● **Exercise instructions**
Scan the records below and report how many lines contain the word "single", giving the number by itself.

● **Input**
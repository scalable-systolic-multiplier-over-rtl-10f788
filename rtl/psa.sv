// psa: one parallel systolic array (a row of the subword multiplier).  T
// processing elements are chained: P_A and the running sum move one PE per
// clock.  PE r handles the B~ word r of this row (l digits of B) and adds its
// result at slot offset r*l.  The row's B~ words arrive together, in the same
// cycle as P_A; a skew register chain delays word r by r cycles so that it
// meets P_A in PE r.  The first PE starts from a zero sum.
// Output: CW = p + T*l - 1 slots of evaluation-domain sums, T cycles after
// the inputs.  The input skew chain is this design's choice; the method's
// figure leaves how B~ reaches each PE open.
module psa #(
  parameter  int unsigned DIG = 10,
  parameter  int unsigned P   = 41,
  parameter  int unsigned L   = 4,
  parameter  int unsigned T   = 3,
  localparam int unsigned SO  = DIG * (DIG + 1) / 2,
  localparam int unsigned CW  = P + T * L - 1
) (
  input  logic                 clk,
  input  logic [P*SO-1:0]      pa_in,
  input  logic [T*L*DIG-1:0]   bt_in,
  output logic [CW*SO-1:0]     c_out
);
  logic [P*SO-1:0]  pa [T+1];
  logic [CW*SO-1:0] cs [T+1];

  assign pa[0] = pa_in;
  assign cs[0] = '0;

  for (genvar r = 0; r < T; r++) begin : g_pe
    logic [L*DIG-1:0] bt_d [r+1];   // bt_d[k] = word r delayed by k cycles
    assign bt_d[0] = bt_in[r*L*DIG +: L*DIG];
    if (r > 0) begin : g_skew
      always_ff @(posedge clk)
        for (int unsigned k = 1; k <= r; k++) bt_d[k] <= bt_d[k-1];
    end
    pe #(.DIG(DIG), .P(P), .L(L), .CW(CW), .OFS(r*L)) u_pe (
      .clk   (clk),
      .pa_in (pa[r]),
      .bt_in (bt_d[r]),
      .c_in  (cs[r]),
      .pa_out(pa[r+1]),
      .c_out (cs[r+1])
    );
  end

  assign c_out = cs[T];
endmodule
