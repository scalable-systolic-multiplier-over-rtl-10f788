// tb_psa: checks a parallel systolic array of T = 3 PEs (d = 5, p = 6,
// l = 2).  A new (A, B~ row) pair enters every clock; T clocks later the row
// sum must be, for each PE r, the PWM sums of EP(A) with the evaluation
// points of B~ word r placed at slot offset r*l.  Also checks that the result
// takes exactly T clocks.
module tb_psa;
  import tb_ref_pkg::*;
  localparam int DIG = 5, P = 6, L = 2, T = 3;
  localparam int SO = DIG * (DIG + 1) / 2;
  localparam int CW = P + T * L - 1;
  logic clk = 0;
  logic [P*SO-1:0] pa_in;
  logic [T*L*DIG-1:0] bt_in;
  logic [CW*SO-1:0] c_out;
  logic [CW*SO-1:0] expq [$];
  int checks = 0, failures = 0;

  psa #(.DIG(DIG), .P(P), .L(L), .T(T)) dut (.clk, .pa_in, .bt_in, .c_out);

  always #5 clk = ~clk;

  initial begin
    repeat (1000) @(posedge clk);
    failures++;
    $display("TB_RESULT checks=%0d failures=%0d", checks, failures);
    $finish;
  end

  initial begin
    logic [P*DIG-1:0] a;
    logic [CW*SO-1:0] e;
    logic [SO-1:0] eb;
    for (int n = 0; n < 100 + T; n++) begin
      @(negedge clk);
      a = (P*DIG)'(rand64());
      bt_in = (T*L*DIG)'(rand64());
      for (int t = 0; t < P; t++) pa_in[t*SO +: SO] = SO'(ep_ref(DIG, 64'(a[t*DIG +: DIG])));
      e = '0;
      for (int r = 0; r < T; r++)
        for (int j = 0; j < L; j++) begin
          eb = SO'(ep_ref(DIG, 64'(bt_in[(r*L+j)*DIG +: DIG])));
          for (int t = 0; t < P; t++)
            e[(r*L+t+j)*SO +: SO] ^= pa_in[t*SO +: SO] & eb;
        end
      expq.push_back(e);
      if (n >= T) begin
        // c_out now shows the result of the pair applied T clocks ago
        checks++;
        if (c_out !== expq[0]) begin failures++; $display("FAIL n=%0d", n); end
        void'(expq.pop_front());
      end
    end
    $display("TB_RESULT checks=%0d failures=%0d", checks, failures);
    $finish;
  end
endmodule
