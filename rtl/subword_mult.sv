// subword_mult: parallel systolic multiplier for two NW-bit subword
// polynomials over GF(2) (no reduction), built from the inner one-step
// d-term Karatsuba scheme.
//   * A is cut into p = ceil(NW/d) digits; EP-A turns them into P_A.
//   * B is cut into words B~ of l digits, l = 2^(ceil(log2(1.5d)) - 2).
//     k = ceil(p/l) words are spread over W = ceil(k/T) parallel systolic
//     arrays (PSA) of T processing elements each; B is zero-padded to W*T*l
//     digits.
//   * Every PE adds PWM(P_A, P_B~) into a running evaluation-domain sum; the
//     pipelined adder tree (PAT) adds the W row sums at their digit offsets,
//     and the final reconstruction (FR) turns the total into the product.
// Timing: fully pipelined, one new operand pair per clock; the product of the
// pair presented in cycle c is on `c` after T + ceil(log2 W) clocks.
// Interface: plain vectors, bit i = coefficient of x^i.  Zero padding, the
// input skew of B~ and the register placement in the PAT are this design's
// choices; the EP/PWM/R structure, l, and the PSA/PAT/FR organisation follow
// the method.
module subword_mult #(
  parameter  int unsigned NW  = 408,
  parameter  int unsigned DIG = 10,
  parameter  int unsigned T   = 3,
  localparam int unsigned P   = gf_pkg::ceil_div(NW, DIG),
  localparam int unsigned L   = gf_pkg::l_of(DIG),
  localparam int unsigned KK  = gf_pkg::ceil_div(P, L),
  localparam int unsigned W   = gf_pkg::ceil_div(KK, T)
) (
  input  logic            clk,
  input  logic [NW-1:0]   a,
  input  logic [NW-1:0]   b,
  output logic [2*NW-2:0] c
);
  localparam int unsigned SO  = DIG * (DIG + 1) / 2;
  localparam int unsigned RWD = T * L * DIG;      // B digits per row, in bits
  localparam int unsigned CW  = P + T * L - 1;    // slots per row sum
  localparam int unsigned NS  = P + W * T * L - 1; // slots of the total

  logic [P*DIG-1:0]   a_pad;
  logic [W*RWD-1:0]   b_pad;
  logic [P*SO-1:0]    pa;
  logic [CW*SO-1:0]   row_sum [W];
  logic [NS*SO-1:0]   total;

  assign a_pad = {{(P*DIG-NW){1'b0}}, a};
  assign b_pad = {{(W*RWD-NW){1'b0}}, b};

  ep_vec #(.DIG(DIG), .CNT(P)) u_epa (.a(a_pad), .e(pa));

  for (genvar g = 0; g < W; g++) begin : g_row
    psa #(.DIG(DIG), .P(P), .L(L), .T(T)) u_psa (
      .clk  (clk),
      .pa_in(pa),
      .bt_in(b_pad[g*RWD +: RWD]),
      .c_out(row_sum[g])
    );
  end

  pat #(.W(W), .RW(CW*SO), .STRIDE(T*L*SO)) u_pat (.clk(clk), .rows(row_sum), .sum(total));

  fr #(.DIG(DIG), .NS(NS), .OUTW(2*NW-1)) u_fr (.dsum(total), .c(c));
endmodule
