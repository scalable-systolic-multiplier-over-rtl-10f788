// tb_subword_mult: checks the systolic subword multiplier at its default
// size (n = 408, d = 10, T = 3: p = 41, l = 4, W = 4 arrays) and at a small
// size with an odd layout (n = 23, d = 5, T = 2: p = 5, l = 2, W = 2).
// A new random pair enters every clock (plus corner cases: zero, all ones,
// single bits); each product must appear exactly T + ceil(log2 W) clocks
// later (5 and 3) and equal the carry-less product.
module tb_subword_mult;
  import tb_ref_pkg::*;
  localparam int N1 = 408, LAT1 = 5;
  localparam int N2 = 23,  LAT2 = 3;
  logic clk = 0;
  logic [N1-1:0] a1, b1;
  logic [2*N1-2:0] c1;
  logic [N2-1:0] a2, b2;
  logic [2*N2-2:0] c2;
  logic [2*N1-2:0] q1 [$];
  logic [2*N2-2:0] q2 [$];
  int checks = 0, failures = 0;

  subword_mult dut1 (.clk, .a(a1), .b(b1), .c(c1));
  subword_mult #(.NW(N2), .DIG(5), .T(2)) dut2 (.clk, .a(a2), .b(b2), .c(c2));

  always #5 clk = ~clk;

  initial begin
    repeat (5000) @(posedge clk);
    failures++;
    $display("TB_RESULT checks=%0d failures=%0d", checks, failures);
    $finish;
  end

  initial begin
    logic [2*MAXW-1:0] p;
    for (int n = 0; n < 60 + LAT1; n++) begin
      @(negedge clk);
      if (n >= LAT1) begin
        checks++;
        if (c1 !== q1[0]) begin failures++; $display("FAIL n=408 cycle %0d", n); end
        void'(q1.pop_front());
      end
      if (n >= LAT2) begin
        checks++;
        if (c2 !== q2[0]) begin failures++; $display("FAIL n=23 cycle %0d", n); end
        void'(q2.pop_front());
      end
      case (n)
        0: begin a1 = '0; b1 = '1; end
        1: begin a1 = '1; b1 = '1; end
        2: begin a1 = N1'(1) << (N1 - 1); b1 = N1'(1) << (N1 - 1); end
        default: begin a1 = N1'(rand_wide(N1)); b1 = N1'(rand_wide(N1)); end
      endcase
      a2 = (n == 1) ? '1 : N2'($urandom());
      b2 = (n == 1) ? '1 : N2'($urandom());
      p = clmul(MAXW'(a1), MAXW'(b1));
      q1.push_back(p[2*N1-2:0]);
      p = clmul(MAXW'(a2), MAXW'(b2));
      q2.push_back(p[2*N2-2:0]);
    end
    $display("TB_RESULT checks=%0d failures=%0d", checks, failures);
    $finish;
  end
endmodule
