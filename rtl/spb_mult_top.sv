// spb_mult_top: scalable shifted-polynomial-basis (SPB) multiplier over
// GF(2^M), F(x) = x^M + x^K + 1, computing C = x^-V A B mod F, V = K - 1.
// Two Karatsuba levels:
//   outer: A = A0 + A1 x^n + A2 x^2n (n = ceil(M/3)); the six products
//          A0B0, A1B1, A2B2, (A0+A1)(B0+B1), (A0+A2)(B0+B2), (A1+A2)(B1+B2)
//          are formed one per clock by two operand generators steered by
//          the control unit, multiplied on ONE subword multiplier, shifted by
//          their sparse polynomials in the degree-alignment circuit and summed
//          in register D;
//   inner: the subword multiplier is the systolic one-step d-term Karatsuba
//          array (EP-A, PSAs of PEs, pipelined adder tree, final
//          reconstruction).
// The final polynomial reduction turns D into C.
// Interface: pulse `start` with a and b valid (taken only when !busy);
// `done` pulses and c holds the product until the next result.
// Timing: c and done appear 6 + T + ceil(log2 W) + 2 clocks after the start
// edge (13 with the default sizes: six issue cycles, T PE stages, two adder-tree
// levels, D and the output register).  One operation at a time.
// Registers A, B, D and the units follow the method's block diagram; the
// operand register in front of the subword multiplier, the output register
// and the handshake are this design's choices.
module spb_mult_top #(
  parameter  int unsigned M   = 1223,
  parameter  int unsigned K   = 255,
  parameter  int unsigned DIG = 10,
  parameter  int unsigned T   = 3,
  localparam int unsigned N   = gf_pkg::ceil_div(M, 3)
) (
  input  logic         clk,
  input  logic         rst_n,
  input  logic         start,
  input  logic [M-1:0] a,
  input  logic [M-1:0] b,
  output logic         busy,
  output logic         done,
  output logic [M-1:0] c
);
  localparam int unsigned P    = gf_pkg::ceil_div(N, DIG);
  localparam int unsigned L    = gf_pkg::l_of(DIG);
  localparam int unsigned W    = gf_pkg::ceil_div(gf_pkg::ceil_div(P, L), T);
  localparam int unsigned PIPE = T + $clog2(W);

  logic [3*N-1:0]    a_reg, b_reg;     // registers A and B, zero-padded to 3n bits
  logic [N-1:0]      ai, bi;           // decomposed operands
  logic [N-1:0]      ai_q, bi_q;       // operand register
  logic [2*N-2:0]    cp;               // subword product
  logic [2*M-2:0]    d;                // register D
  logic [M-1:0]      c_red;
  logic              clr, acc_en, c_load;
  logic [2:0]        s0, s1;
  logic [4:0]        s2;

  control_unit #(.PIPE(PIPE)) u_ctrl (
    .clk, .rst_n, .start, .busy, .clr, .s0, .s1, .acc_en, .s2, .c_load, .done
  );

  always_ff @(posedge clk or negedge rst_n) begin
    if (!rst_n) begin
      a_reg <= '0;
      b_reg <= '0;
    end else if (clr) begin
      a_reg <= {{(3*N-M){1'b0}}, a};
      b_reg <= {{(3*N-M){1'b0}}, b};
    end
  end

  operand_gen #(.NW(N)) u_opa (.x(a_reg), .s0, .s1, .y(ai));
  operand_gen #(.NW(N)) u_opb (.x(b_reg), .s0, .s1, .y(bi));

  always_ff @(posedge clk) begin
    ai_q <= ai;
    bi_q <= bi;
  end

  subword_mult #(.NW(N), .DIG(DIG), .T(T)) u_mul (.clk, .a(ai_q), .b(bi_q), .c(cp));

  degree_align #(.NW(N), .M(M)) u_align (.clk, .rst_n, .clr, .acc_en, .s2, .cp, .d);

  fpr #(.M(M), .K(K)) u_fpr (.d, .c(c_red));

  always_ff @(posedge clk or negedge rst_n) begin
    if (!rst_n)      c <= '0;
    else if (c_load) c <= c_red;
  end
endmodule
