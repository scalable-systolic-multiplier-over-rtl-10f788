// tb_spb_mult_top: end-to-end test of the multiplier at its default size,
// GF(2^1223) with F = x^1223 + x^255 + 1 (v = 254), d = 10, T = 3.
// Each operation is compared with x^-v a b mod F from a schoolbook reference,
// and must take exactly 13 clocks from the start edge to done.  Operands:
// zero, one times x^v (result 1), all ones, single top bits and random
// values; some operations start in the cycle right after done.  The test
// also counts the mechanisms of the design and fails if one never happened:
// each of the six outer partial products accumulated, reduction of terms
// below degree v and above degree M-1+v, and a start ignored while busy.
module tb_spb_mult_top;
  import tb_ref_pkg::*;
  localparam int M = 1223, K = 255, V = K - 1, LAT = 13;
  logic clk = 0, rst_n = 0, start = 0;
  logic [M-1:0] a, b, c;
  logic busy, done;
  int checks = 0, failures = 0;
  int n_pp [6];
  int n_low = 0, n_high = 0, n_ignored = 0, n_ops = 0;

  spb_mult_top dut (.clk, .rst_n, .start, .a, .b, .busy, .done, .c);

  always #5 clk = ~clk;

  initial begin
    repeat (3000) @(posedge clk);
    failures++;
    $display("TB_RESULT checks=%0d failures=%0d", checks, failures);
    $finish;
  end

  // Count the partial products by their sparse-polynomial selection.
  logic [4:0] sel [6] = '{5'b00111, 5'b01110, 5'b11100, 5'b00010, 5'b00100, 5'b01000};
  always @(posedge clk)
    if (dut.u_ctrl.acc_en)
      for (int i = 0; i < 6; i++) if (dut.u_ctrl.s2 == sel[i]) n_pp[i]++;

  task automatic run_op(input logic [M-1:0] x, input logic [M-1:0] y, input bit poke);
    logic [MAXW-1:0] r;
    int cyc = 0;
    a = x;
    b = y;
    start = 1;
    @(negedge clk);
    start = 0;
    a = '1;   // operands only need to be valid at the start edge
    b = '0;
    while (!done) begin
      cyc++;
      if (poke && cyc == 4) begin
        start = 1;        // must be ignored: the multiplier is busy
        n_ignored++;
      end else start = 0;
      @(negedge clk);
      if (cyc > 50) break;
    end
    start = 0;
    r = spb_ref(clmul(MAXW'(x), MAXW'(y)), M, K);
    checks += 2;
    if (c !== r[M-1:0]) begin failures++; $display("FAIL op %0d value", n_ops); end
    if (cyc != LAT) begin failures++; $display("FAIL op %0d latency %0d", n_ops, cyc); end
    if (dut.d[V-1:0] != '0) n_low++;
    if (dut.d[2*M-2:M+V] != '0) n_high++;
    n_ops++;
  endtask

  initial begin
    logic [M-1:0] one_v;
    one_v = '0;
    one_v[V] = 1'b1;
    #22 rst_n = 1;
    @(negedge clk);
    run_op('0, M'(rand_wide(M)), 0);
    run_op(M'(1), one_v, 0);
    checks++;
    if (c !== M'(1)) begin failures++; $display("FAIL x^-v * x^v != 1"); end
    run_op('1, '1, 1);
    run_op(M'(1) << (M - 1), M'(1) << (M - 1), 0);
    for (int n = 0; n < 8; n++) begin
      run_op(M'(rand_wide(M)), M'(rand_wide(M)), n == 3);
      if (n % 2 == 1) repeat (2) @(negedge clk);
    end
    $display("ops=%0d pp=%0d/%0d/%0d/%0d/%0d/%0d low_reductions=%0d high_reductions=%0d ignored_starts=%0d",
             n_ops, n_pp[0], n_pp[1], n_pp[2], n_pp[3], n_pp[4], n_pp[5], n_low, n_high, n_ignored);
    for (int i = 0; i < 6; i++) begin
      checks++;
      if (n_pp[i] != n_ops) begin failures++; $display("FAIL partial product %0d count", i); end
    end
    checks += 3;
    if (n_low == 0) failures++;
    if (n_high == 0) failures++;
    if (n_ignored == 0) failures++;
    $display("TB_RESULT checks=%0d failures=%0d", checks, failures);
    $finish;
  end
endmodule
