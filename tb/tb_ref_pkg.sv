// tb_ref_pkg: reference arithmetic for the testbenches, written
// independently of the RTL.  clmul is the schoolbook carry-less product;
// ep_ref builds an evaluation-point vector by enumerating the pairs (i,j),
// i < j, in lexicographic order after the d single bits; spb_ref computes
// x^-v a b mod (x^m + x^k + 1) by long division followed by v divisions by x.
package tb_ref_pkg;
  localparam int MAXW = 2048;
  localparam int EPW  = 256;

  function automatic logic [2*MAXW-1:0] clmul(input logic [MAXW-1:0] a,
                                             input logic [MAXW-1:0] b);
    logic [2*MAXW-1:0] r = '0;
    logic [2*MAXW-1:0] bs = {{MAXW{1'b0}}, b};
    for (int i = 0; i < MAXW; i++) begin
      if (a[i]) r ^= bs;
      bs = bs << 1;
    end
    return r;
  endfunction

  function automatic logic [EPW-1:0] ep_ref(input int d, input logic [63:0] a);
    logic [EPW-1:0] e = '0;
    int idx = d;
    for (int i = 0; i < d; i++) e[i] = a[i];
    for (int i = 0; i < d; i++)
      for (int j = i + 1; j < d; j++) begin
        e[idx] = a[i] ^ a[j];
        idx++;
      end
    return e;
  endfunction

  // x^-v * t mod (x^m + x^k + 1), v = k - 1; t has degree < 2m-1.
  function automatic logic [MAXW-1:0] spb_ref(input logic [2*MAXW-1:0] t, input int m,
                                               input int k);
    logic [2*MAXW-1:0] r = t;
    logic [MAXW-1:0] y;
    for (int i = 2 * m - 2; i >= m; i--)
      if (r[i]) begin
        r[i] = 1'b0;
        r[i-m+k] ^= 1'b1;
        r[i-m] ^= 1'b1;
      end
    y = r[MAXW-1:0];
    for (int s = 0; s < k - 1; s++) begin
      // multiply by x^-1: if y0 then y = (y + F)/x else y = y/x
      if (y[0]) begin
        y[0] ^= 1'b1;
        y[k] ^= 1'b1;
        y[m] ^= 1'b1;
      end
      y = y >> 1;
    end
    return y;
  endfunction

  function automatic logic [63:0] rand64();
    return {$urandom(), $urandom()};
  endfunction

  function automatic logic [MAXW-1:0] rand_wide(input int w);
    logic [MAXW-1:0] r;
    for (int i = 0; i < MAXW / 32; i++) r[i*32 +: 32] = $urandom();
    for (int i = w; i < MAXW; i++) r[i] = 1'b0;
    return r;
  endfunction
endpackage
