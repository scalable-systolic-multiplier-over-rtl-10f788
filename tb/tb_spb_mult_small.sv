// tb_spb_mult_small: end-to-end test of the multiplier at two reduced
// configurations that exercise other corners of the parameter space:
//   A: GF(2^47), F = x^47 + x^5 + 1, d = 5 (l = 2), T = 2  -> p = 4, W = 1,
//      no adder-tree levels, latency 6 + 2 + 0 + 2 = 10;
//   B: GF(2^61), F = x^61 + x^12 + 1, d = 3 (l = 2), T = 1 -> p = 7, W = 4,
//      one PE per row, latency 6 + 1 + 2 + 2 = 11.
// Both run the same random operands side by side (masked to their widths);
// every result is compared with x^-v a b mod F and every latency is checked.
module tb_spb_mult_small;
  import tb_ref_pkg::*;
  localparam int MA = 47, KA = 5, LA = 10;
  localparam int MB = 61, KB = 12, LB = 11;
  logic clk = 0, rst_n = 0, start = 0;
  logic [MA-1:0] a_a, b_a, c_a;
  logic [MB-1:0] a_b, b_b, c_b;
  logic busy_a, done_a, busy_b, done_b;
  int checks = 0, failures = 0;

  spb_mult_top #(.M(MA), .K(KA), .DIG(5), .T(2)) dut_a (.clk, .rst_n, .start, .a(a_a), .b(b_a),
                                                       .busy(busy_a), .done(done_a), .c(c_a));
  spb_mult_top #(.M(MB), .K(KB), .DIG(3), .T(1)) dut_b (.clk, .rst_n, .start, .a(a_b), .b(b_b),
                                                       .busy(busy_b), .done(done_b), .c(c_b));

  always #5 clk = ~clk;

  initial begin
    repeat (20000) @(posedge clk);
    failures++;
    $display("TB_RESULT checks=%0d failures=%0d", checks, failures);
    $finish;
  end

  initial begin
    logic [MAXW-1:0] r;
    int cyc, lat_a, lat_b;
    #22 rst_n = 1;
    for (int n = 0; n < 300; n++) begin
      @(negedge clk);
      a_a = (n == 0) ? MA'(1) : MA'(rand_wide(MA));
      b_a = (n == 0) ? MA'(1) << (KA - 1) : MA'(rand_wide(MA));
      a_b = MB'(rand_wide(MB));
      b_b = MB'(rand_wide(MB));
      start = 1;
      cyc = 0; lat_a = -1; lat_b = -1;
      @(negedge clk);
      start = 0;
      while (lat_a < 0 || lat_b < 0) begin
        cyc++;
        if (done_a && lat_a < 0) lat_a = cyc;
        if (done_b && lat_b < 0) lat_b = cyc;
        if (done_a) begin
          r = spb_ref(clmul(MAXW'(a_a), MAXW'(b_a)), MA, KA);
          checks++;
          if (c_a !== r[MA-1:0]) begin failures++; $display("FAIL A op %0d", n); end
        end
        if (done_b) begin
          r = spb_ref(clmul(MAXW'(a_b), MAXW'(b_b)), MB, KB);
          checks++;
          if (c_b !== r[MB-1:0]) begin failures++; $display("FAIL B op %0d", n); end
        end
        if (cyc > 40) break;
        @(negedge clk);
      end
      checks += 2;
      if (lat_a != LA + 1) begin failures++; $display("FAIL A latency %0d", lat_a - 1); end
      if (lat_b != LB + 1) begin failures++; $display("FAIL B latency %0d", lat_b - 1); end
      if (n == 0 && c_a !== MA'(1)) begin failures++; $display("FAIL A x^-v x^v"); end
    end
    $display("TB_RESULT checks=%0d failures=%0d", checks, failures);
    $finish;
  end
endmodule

● **Response**
3